## Task statement
For these records, count the lines containing the word "back" and respond with the number alone.
──────────────────────────────
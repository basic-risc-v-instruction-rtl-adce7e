// tb_datapath: test of register file + ALU + write-back.
// Starting from the reset contents (xi = i), random operations are driven
// for one clock each; the testbench keeps its own register model,
// computes each result from the RISC-V definitions, and checks write_data
// and zero_flag in the cycle the operation is applied, which also checks
// that results written earlier are read back correctly.
module tb_datapath;
  logic        clock = 1'b0, reset;
  logic [3:0]  alu_control;
  logic [4:0]  read_reg_num1, read_reg_num2, write_reg;
  logic        regwrite, zero_flag;
  logic [31:0] write_data;
  logic [31:0] model_regs [32];
  int checks = 0, failures = 0, nzero = 0, ndep = 0;

  datapath dut (.*);

  always #5 clock = ~clock;
  initial begin : watchdog
    repeat (50000) @(posedge clock);
    failures++;
    $display("TB_RESULT checks=%0d failures=%0d", checks, failures);
    $finish;
  end

  function automatic logic [31:0] f(input int op, input logic [31:0] x, input logic [31:0] y);
    case (op)
      0: return x + y;            1: return x - y;
      2: return x & y;            3: return x | y;
      4: return 32'(signed'(x) < signed'(y));
      5: return 32'(x * y);       6: return x ^ y;
      7: return x << y[4:0];      8: return x >> y[4:0];
      9: return 32'(signed'(x) >>> y[4:0]);
      10: return 32'(x < y);
      default: return 0;
    endcase
  endfunction

  task automatic step(input int op, input logic [4:0] r1, input logic [4:0] r2,
                      input logic [4:0] rd, input logic we);
    logic [31:0] exp;
    alu_control = 4'(op); read_reg_num1 = r1; read_reg_num2 = r2;
    write_reg = rd; regwrite = we;
    #1;
    exp = f(op, model_regs[r1], model_regs[r2]);
    checks++;
    if (write_data !== exp || zero_flag !== (exp == 0)) begin
      failures++;
      $display("FAIL op=%0d x%0d x%0d got %h exp %h", op, r1, r2, write_data, exp);
    end
    if (exp == 0) nzero++;
    @(posedge clock); #1;
    if (we && rd != 0) model_regs[rd] = exp;
  endtask

  initial begin
    reset = 1'b1; regwrite = 1'b0; alu_control = '0;
    read_reg_num1 = '0; read_reg_num2 = '0; write_reg = '0;
    @(posedge clock); #1;
    reset = 1'b0;
    for (int i = 0; i < 32; i++) model_regs[i] = 32'(i);
    // add x1, x8, x9 gives 17; then x1 is used as an operand
    step(0, 5'd8, 5'd9, 5'd1, 1'b1);
    checks++;
    if (model_regs[1] != 32'd17) failures++;
    step(1, 5'd1, 5'd8, 5'd2, 1'b1);   // x2 = 17 - 8 = 9
    step(1, 5'd2, 5'd9, 5'd3, 1'b1);   // x3 = 9 - 9 = 0 (zero flag)
    for (int n = 0; n < 4000; n++) begin
      logic [4:0] r1 = 5'($urandom_range(0, 7));
      if (r1 != 0) ndep++;
      step(int'($urandom_range(0, 10)), r1, 5'($urandom_range(0, 7)),
           5'($urandom_range(0, 7)), 1'($urandom));
    end
    checks++;
    if (nzero == 0) begin failures++; $display("FAIL zero flag never seen"); end
    $display("TB_RESULT checks=%0d failures=%0d", checks, failures);
    $finish;
  end
endmodule
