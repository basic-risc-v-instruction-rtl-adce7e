// ifu: instruction fetch unit.
//
// Combines the program counter, its +4 adder and the instruction memory.
// After reset the PC is zero; each rising clock edge moves it to the next
// word, and Instruction_Code is the 32-bit instruction at the current PC,
// available combinationally in the same cycle. One instruction is fetched
// per clock cycle. The PC is also brought out for observation.
module ifu
  import rv_pkg::*;
#(
  parameter int unsigned IMEM_DEPTH = 64,
  parameter string       INIT_FILE  = ""
) (
  input  logic            clock,
  input  logic            reset,
  output logic [XLEN-1:0] Instruction_Code,
  output logic [XLEN-1:0] pc
);

  program_counter u_program_counter (
    .clock   (clock),
    .reset   (reset),
    .pc      (pc)
  );

  instruction_memory #(
    .DEPTH     (IMEM_DEPTH),
    .INIT_FILE (INIT_FILE)
  ) u_instruction_memory (
    .addr        (pc),
    .instruction (Instruction_Code)
  );

endmodule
──────────────────────────────
## Response area
2